Vecina is actually situated directly southeast of the Bond winery, on terraced volcanic soil slopes in the western foothills of Oakville at an altitude ranging from 221 to 330 feet (the Harlan Estate vineyards climb to 1,225 feet). The 11-acre site benefits from the cooler morning sun as well as cool air at night but afternoons are very warm. Vecina is typically a powerful, layered wine with a huge amount of color and tannins; it is invariably a mistake to open bottles too early as it is normally the most backward of the Bond bottlings.
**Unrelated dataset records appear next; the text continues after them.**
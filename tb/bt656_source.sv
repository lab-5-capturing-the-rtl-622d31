// bt656_source: testbench model of the video decoder's ITU-R BT.656 output.
//
// Produces one 10-bit word per clock. Each line starts with the EAV code
// (3FF 000 000 XY, H=1), then BLANK_WORDS blanking words (Cb/Cr 200h, Y 040h),
// the SAV code (H=0) and ACTIVE_PIX pixels as Cb Y Cr Y words. Lines are numbered
// 1..525 and their F and V bits follow the NTSC 525-line layout (field 1 lines
// 4..265, active lines 20..263 and 283..525); F and V change in the EAV word.
// Active lines carry the tb_video_pkg test image, line index = line number;
// vertically blanked lines carry blanking values. With the defaults (720 pixels,
// 268 blanking words) a line is 1716 words, as for 27 MHz NTSC.
module bt656_source
  import tb_video_pkg::*;
#(
  parameter int ACTIVE_PIX  = 720,
  parameter int BLANK_WORDS = 268,
  parameter int FIRST_LINE  = 1
) (
  input  logic       clk,
  input  logic       run,
  output logic [9:0] data,
  output int         line,     // line number of the word on data
  output int         word      // word index within the line (0 = first EAV word)
);

  localparam int LINE_WORDS = 8 + BLANK_WORDS + 2 * ACTIVE_PIX;
  localparam int SAV_AT     = 4 + BLANK_WORDS;
  localparam int ACT_AT     = SAV_AT + 4;

  initial begin
    line = FIRST_LINE;
    word = 0;
  end

  always_ff @(posedge clk) begin
    if (run) begin
      if (word == LINE_WORDS - 1) begin
        word <= 0;
        line <= (line == 525) ? 1 : line + 1;
      end else begin
        word <= word + 1;
      end
    end
  end

  always_comb begin
    bit f, v;
    int a, pair, x;
    f = ntsc_f(line);
    v = ntsc_v(line);
    data = 10'h200;
    if (word < 4 || (word >= SAV_AT && word < ACT_AT)) begin
      a = (word < 4) ? word : word - SAV_AT;
      unique case (a)
        0: data = 10'h3FF;
        1, 2: data = 10'h000;
        default: data = xy_word(f, v, word < 4);
      endcase
    end else if (word < SAV_AT || v) begin
      data = word[0] ? 10'h040 : 10'h200;
    end else begin
      a    = word - ACT_AT;
      pair = a / 4;
      x    = a / 2;
      unique case (a % 4)
        0: data = 10'(pix_cb(line, pair));
        2: data = 10'(pix_cr(line, pair));
        default: data = 10'(pix_y(line, x));
      endcase
    end
  end

endmodule
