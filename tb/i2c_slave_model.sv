// i2c_slave_model: testbench model of an I2C register-write slave.
//
// Watches the bus levels scl and sda. A falling SDA while SCL is high is a START,
// a rising SDA while SCL is high a STOP. Bits are sampled on rising SCL; after
// each eighth bit the model acknowledges by pulling SDA low (sda_pull) for one
// clock, provided the first byte carried its address with the write bit and
// nack_req is low. A transfer of exactly three acknowledged bytes that ends in a
// STOP is logged as a register write (reg_log/val_log, n_writes).
module i2c_slave_model #(
  parameter logic [6:0] ADDR = 7'h20
) (
  input  logic scl,
  input  logic sda,
  input  logic nack_req,
  output logic sda_pull
);

  int         n_starts = 0;
  int         n_stops = 0;
  int         n_writes = 0;
  int         n_nacks = 0;
  logic [7:0] reg_log [64];
  logic [7:0] val_log [64];

  int         bitcnt = 0;
  int         nbytes = 0;
  logic [7:0] shreg = '0;
  logic [7:0] bytes [4];
  bit         addressed = 0;
  bit         in_xfer = 0;

  initial sda_pull = 1'b0;

  always @(negedge sda) if (scl) begin
    n_starts++;
    in_xfer   = 1;
    bitcnt    = 0;
    nbytes    = 0;
    addressed = 0;
  end

  always @(posedge sda) if (scl) begin
    n_stops++;
    if (in_xfer && addressed && nbytes == 3 && n_writes < 64) begin
      reg_log[n_writes] = bytes[1];
      val_log[n_writes] = bytes[2];
      n_writes++;
    end
    in_xfer = 0;
  end

  always @(posedge scl) if (in_xfer && bitcnt < 8) begin
    shreg = {shreg[6:0], sda};
    bitcnt++;
  end

  always @(negedge scl) if (in_xfer) begin
    if (bitcnt == 8) begin
      if (nbytes < 4) bytes[nbytes] = shreg;
      if (nbytes == 0) addressed = (shreg[7:1] == ADDR) && !shreg[0] && !nack_req;
      if (addressed) sda_pull <= 1'b1;
      else           n_nacks++;
      nbytes++;
      bitcnt = 9;
    end else if (bitcnt == 9) begin
      sda_pull <= 1'b0;
      bitcnt = 0;
    end
  end

endmodule
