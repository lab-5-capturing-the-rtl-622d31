// tb_video_pkg: reference functions shared by the video testbenches.
//
// Test image: a deterministic pattern of 10-bit samples that covers the whole
// range the converter must handle, including values below and above the legal
// ranges (Y 64..940, Cb/Cr 64..960), while never producing the reserved codes
// 0x000 and 0x3FF. ref_rgb is an independent floating-point model of the colour
// conversion (ITU-R BT.601 coefficients, 10-bit in, 8-bit out, inputs limited to
// their legal ranges, results rounded and saturated).
package tb_video_pkg;

  function automatic int pix_y(input int line, input int x);
    return 16 + ((line * 37 + x * 11) % 990);
  endfunction

  function automatic int pix_cb(input int line, input int pair);
    return 40 + ((line * 53 + pair * 29) % 950);
  endfunction

  function automatic int pix_cr(input int line, input int pair);
    return 40 + ((line * 71 + pair * 17) % 950);
  endfunction

  function automatic int clampi(input int v, input int lo, input int hi);
    return (v < lo) ? lo : (v > hi) ? hi : v;
  endfunction

  function automatic int sat_round(input real v);
    int q;
    q = $rtoi(v + 1000.5) - 1000;   // round half up, also for negative v
    return clampi(q, 0, 255);
  endfunction

  // Returns {r, g, b}.
  function automatic logic [23:0] ref_rgb(input int y, input int cb, input int cr);
    real yy, bb, rr;
    int r, g, b;
    yy = real'(clampi(y, 64, 940) - 64);
    bb = real'(clampi(cb, 64, 960) - 512);
    rr = real'(clampi(cr, 64, 960) - 512);
    r = sat_round((1.164383 * yy + 1.596027 * rr) / 4.0);
    g = sat_round((1.164383 * yy - 0.812968 * rr - 0.391762 * bb) / 4.0);
    b = sat_round((1.164383 * yy + 2.017232 * bb) / 4.0);
    return {r[7:0], g[7:0], b[7:0]};
  endfunction

  function automatic bit rgb_close(input logic [23:0] a, input logic [23:0] e);
    for (int i = 0; i < 3; i++) begin
      int da, de;
      da = int'(a[8*i +: 8]);
      de = int'(e[8*i +: 8]);
      if (da - de > 1 || de - da > 1) return 1'b0;
    end
    return 1'b1;
  endfunction

  // 10-bit XY word of a timing reference: 1 F V H P3 P2 P1 P0 0 0.
  function automatic logic [9:0] xy_word(input bit f, input bit v, input bit h);
    logic [3:0] p;
    p = {v ^ h, f ^ h, f ^ v, f ^ v ^ h};
    return {1'b1, f, v, h, p, 2'b00};
  endfunction

  // NTSC 525-line field and blanking bits by line number (1..525).
  function automatic bit ntsc_f(input int line);
    return !(line >= 4 && line <= 265);
  endfunction
  function automatic bit ntsc_v(input int line);
    return (line <= 19) || (line >= 264 && line <= 282);
  endfunction

endpackage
St. Eden comes from an 11-acre rocky knoll located just north of the Oakville Crossroad, on iron-rich red rocky soil that originally came down from the Vaca Mountains in a landslide. The lowest of the Bond sites at an elevation ranging from 145 to 188 feet, it’s on a gentle north-facing slope (it’s the least steep of the Bond vineyards) and is typically the highest in acidity and the most sharply focused. Winemaker Cory Empting referred to its “yin-yang of a ripe, rich entry with a coolness that’s due to strong acidity, which takes the weight off the wine.”

Pluribus is a steep 7-acre site on volcanic bedrock at an elevation between 1,100 and 1,300 feet on the slopes of Spring Mountain, with exposures to the north, east and southeast. The vineyard is surrounded by a conifer forest, which often gives the wine a cedary quality. As the vines are protected by afternoon shade, the serious mountain tannins of the Pluribus wines typically show a racy quality owing to sound levels of acidity in the grapes.

Finally, Quella comes from a steep southwest-facing 9-acre site planted in 1998 in the eastern hills overlooking Napa Valley. The site is an ancient uplifted riverbed composed of cobble and rocks interwoven with pockets of volcanic ash. Of the Bond sites, it typically produces the lowest crop level and its wines are focused and structured yet with a delicacy and often a saline quality. “The wine is all about fabric and weave, about levity,” noted Empting. “It jumps out of the glass. It’s more Haut-Brion than Latour.” The altitude here ranges between 433 and 595 feet.